Trump’s comments consistently tap into antisemitic ideas that Jewish people are not really Americans and that Jews in the diaspora supposedly have a dual loyalty — second to the United States, but first to Israel and the Jewish people. For Trump, America is a land of and for white Christians; Jews are outsiders belonging of and to their own ethnonationalist state of Israel.

Jews, for Trump, are essentially in the United States on sufferance. And since Trump sees himself as the chief friend of Israel, Jews are supposed to be loyal to him. If Jews resist ethnonationalism or question Trump or vote for Democrats, then they are traitors to Israel, to the United States and to themselves.

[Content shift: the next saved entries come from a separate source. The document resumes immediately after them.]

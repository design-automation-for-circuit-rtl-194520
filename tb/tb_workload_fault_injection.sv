// tb_workload_fault_injection: single-bit upsets in the pipelined
// self-checking MAC (32-bit, n = 2 and n = 5).
//
// For each experiment one operation with a non-overflowing random input
// (a uniformly distributed number of leading zeros) is issued alone, and one
// register bit is inverted for exactly the clock in which its value is used:
// a bit of the main result register y, of the a/b residue registers, of the
// negated-c residue rows or of the stage-2 row register. An experiment is
// "masked" when y is right and err stays 0, "detected" when err is 1 (a "false alarm" if y is right) and a
// "failure" when y is wrong and err stays 0. A flip of a result bit changes y
// by 2^k, never a multiple of 2^n - 1, so such flips must all be detected;
// shadow flips leave y right and may only raise err (a false alarm). The
// testbench counts each outcome and fails on any undetected wrong result.
module tb_workload_fault_injection;
  int checks = 0, failures = 0;
  logic clk = 0, rst_n = 1;
  always #5 clk = ~clk;

  logic        in_vld = 0;
  logic [31:0] a = 0, b = 0, c = 0, y2, y5;
  logic        ov2, ev2, e2, ov5, ev5, e5;
  sc_mac_pipe dut2 (.clk(clk), .rst_n(rst_n), .in_vld(in_vld), .a(a), .b(b), .c(c),
                    .out_vld(ov2), .y(y2), .err_vld(ev2), .err(e2));
  sc_mac_pipe #(.N(5), .W(32)) dut5 (.clk(clk), .rst_n(rst_n), .in_vld(in_vld), .a(a), .b(b), .c(c),
                    .out_vld(ov5), .y(y5), .err_vld(ev5), .err(e5));

  // outcome counts per design [0] = n 2, [1] = n 5; per site class
  int n_masked[2], n_detected[2], n_failed[2], n_base_fail[2], n_false[2];

  function automatic logic [31:0] rnd();
    return $urandom >> ($urandom % 33);
  endfunction

  initial begin
    #10000000; failures++; $display("watchdog");
    $display("TB_RESULT checks=%0d failures=%0d", checks, failures); $finish;
  end

  initial begin
    logic [95:0] full;
    logic [31:0] yr2, yr5;
    bit          er2, er5;
    int          site, bitn;
    logic [31:0] fy2, fy5;
    logic [1:0]  fr2;
    logic [4:0]  fr5;
    logic [3:0]  fc2;
    logic [9:0]  fc5;
    #1 rst_n = 0;
    repeat (2) @(negedge clk);
    rst_n = 1;
    for (int t = 0; t < 2000; t++) begin
      // operands that do not overflow 32 bits
      do begin
        a = rnd(); b = rnd(); c = rnd();
        full = 96'(a) * 96'(b) + 96'(c);
      end while (full[95:32] != 0);
      site = $urandom % 5;
      @(negedge clk); in_vld = 1;
      @(negedge clk); in_vld = 0;
      // now y, the residue registers and the c rows hold this operation
      case (site)
        0: begin
          bitn = $urandom % 32;
          fy2 = dut2.y ^ (32'd1 << bitn); fy5 = dut5.y ^ (32'd1 << bitn);
          force dut2.y = fy2; force dut5.y = fy5;
        end
        1: begin
          fr2 = dut2.ra_q ^ 2'(1 << ($urandom % 2)); fr5 = dut5.ra_q ^ 5'(1 << ($urandom % 5));
          force dut2.ra_q = fr2; force dut5.ra_q = fr5;
        end
        2: begin
          fr2 = dut2.rb_q ^ 2'(1 << ($urandom % 2)); fr5 = dut5.rb_q ^ 5'(1 << ($urandom % 5));
          force dut2.rb_q = fr2; force dut5.rb_q = fr5;
        end
        3: begin
          fc2 = dut2.nrc_q ^ 4'(1 << ($urandom % 4)); fc5 = dut5.nrc_q ^ 10'(1 << ($urandom % 10));
          force dut2.nrc_q = fc2; force dut5.nrc_q = fc5;
        end
        default: ;
      endcase
      #1;
      yr2 = y2; yr5 = y5;
      @(negedge clk);
      case (site)
        0: begin release dut2.y; release dut5.y; end
        1: begin release dut2.ra_q; release dut5.ra_q; end
        2: begin release dut2.rb_q; release dut5.rb_q; end
        3: begin release dut2.nrc_q; release dut5.nrc_q; end
        default: begin
          fc2 = dut2.u_chk.rows2_q ^ 4'(1 << ($urandom % 4)); fc5 = dut5.u_chk.rows2_q ^ 10'(1 << ($urandom % 10));
          force dut2.u_chk.rows2_q = fc2; force dut5.u_chk.rows2_q = fc5;
        end
      endcase
      @(negedge clk);
      if (site == 4) begin release dut2.u_chk.rows2_q; release dut5.u_chk.rows2_q; end
      // err of this operation is now registered
      er2 = e2; er5 = e5;
      checks += 2;
      if (!ev2 || !ev5) begin failures++; $display("err_vld missing"); end
      if (yr2 != full[31:0]) n_base_fail[0]++;
      if (yr5 != full[31:0]) n_base_fail[1]++;
      if (er2 && yr2 == full[31:0]) n_false[0]++;
      if (er5 && yr5 == full[31:0]) n_false[1]++;
      if (er2) n_detected[0]++; else if (yr2 == full[31:0]) n_masked[0]++; else n_failed[0]++;
      if (er5) n_detected[1]++; else if (yr5 == full[31:0]) n_masked[1]++; else n_failed[1]++;
      @(negedge clk);
    end
    checks += 3;
    if (n_failed[0] != 0 || n_failed[1] != 0) begin failures++; $display("undetected wrong results"); end
    if (n_base_fail[0] == 0 || n_detected[0] == 0 || n_masked[0] == 0) begin failures++; $display("an outcome never occurred"); end
    if (n_base_fail[1] == 0 || n_detected[1] == 0 || n_masked[1] == 0) begin failures++; $display("an outcome never occurred (n=5)"); end
    for (int d = 0; d < 2; d++)
      $display("n=%0d: wrong results %0d, err raised %0d (of which false alarms %0d), masked %0d, undetected failures %0d",
               d == 0 ? 2 : 5, n_base_fail[d], n_detected[d], n_false[d], n_masked[d], n_failed[d]);
    $display("TB_RESULT checks=%0d failures=%0d", checks, failures);
    $finish;
  end
endmodule
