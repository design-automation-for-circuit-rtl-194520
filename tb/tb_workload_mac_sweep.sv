// tb_workload_mac_sweep: the pipelined self-checking MAC at every main
// datapath width and residue width of the MAC evaluation: 8-bit with
// n = 2..4 and 16, 32 and 64-bit with n = 2..8 (24 configurations).
// Each configuration gets its own stream of operands with a uniformly
// distributed number of leading zeros and is checked like tb_sc_mac_pipe:
// result one clock after in_vld, err two clocks later, err equal to the
// residue model of the truncated result. Every configuration must flag at
// least one overflow and pass at least one clean result.
module tb_workload_mac_sweep;
  int checks = 0, failures = 0, done_cnt = 0;
  int cycle = 0;
  logic clk = 0, rst_n = 1;
  always #5 clk = ~clk;
  always @(posedge clk) cycle <= cycle + 1;

  localparam int NW = 4;
  localparam int WIDTHS[NW] = '{8, 16, 32, 64};

  initial begin
    #1 rst_n = 0;
    repeat (2) @(negedge clk);
    rst_n = 1;
  end

  initial begin
    repeat (20000) @(posedge clk);
    failures++; $display("watchdog");
    $display("TB_RESULT checks=%0d failures=%0d", checks, failures); $finish;
  end

  for (genvar wi = 0; wi < NW; wi++) begin : g_w
    localparam int W = WIDTHS[wi];
    for (genvar n = 2; n <= 8; n++) begin : g_n
      if (2 * n <= W) begin : g_cfg
        localparam longint unsigned M = (64'd1 << n) - 1;
        logic         in_vld = 0;
        logic [W-1:0] a = '0, b = '0, c = '0, y;
        logic         ov, ev, e;
        logic [W-1:0] y_q[$];
        bit           e_q[$];
        int           cy_q[$];
        int           n_det = 0, n_clean = 0;

        sc_mac_pipe #(.N(n), .W(W)) dut (.clk(clk), .rst_n(rst_n), .in_vld(in_vld),
          .a(a), .b(b), .c(c), .out_vld(ov), .y(y), .err_vld(ev), .err(e));

        function automatic logic [W-1:0] rnd();
          logic [63:0] r = {$urandom, $urandom};
          return W'(r >> ((64 - W) + $urandom % (W + 1)));
        endfunction

        always @(posedge clk) if (rst_n) begin
          if (ov) begin
            checks++;
            if (y_q.size() == 0 || y != y_q[0]) begin failures++; $display("W=%0d n=%0d: y mismatch", W, n); end
            if (y_q.size() != 0) void'(y_q.pop_front());
          end
          if (ev) begin
            checks++;
            if (e_q.size() == 0 || e != e_q[0] || cycle != cy_q[0] + 3) begin
              failures++; $display("W=%0d n=%0d: err mismatch", W, n);
            end
            if (e_q.size() != 0) begin void'(e_q.pop_front()); void'(cy_q.pop_front()); end
            if (e) n_det++; else n_clean++;
          end
        end

        initial begin
          logic [191:0] full;
          @(posedge rst_n);
          for (int t = 0; t < 1000; t++) begin
            @(negedge clk);
            in_vld = ($urandom % 4) != 0;
            a = rnd(); b = rnd(); c = rnd();
            if (in_vld) begin
              full = 192'(a) * 192'(b) + 192'(c);
              y_q.push_back(full[W-1:0]);
              e_q.push_back((full % 192'(M)) != (192'(full[W-1:0]) % 192'(M)));
              cy_q.push_back(cycle);
            end
          end
          @(negedge clk); in_vld = 0;
          repeat (6) @(negedge clk);
          checks++;
          if (y_q.size() != 0 || e_q.size() != 0 || n_det == 0 || n_clean == 0) begin
            failures++; $display("W=%0d n=%0d: detected %0d clean %0d left %0d", W, n, n_det, n_clean, y_q.size());
          end
          done_cnt++;
        end
      end
    end
  end

  initial begin
    wait (done_cnt == 24);
    #1;
    $display("configurations run: %0d", done_cnt);
    $display("TB_RESULT checks=%0d failures=%0d", checks, failures);
    $finish;
  end
endmodule
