// tcc_overflow_control: replacement choice and overflow handling for the
// transactional L1.
//
// The L1 must keep every line a running transaction has read or written
// speculatively. When a new line needs a way of a set:
//   * an empty way is used if there is one;
//   * otherwise a way without speculative state is evicted (such lines are
//     clean, since committed data has already gone to the L2);
//   * otherwise, if the victim cache has a free entry, a speculative way is
//     moved there;
//   * otherwise this is an associativity overflow.
// A store that needs a new store-address-FIFO pointer while the FIFO is full
// is a capacity overflow. On overflow the transaction commits its current
// write-set early and keeps commit permission, so no other processor can
// commit until this transaction reaches its regular commit point. The choice
// among several candidate ways is round-robin (this design's choice; the
// document does not give a replacement policy).
//
// Interface: way state in (tv, spec), decision out (alloc_kind, alloc_way);
// overflow is combinational; holding is the registered "commit permission
// kept" state, set by early_done and cleared by regular_done or violate.
module tcc_overflow_control #(
  parameter int unsigned WAYS = 4
) (
  input  logic            clk,
  input  logic            rst_n,
  input  logic            need_alloc,
  input  logic [WAYS-1:0] way_tv,
  input  logic [WAYS-1:0] way_spec,
  input  logic            vc_has_free,
  input  logic            saf_overflow,
  input  logic            alloc_fire,
  input  logic            early_done,
  input  logic            regular_done,
  input  logic            violate,
  output logic [1:0]      alloc_kind,   // 0 empty way, 1 evict clean, 2 move to victim cache
  output logic [$clog2(WAYS)-1:0] alloc_way,
  output logic            overflow,
  output logic            holding,
  output logic [31:0]     overflow_count
);
  localparam int unsigned WW = $clog2(WAYS);
  localparam logic [1:0] K_EMPTY = 2'd0, K_EVICT = 2'd1, K_TO_VC = 2'd2;

  logic [WW-1:0] rr_q;
  logic          hold_q;
  logic [31:0]   cnt_q;
  logic          f_empty, f_clean;
  logic [WW-1:0] w_empty, w_clean;

  always_comb begin
    f_empty = 1'b0; f_clean = 1'b0; w_empty = '0; w_clean = '0;
    for (int k = 0; k < WAYS; k++) begin
      automatic logic [WW-1:0] w = WW'(rr_q + WW'(k));
      if (!way_tv[w] && !f_empty) begin f_empty = 1'b1; w_empty = w; end
      if (way_tv[w] && !way_spec[w] && !f_clean) begin f_clean = 1'b1; w_clean = w; end
    end
    if (f_empty)      begin alloc_kind = K_EMPTY; alloc_way = w_empty; end
    else if (f_clean) begin alloc_kind = K_EVICT; alloc_way = w_clean; end
    else              begin alloc_kind = K_TO_VC; alloc_way = rr_q;    end
    overflow = saf_overflow ||
               (need_alloc && !f_empty && !f_clean && !vc_has_free);
  end

  assign holding        = hold_q;
  assign overflow_count = cnt_q;

  always_ff @(posedge clk or negedge rst_n) begin
    if (!rst_n) begin
      rr_q <= '0; hold_q <= 1'b0; cnt_q <= '0;
    end else begin
      if (alloc_fire) rr_q <= rr_q + 1'b1;
      if (early_done) begin
        hold_q <= 1'b1;
        cnt_q  <= cnt_q + 1;
      end else if (regular_done || violate) begin
        hold_q <= 1'b0;
      end
    end
  end
endmodule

When Trump characterizes Jews as disloyal backstabbers corrupting ethnonationalist purity, he’s repeating some of Hitler’s favorite slanders. Following World War I, many antisemitic Germans, including Hitler, blamed the country’s loss on the perfidy and betrayal of Jews and communists (whom Hitler often lumped together). Hitler promised that a rejuvenated Germany would purge these treacherous outsiders and thereby fulfill its true destiny of nationalist strength and purity.

Trump’s antisemitism is obviously more casual and less central than Hitler’s. The former president pushed laws targeting many marginalized groups: He attempted to ban Muslim immigrants and did ban trans people from serving in the military, to cite just two egregious examples. There has so far been no comparable legislative assault on Jewish people.

But the themes of fascist antisemitism — purity, ethnonationalism, conspiracy theories, paranoia — are widespread in Trumpism. You can see them in Trump’s rabid anti-immigrant rhetoric, as in 2018 when he suggested repeatedly that America should blame Democrats for a caravan of Central American migrants who he claimed would bankrupt the United States.

Similarly, Trump shamelessly and without evidence claimed Jewish billionaire and Democratic donor George Soros might be funding the caravan. Soros has become a central focus of global antisemitism. In 2018, the right pushed lies that Soros was funding immigration to replace and overwhelm white voters. These conspiracy theories reportedly motivated the man accused of killing 11 people at Tree of Life synagogue in Pittsburgh.

The arguments Trump used in his efforts to overturn the 2020 election results also echoed antisemitic stabbed-in-the-back narratives. Just as Hitler claimed that Germany’s World War I loss was caused by internal corruption, so Trump has insisted that his loss was the result of treachery and cheating. “This election is about great voter fraud, fraud that has never been seen like this before,” Trump declaimed, without evidence, although he has not blamed Jewish fraud specifically.

For Trump, anyone who voted for Joe Biden isn’t a real American; their votes are illegitimate. This is the rationale behind Republican efforts to disenfranchise Black voters. America for the GOP is still a majority-white-identity country.

For Trump, anyone who voted for Joe Biden isn’t a real American; their votes are illegitimate.

It’s clear that Trump did everything he could to overturn the 2020 election, up to and including encouraging a violent insurrection. He separates Jewish people into those who are loyal and those who are not and insinuates that those who do not support him are neither real Jews nor real Americans.

That’s a blueprint for how Trump treats everyone. If you oppose him, you aren’t American, and you don’t deserve a voice or a vote.

Hitler framed Jews as the ultimate internal enemy. He claimed that Jews manipulated and were responsible for all internal and external opposition to the pure ethnonationalist leader. This allowed him to conflate opposition with disloyalty, corruption and alien racial otherness.

Trump generally substitutes other groups for Jews in his conspiracy theories — Democrats, Black people, Muslims, immigrants. The structure of his argument is the same, though. And sometimes, he nods his orange head to his predecessors and takes a swipe at Jewish people, as well.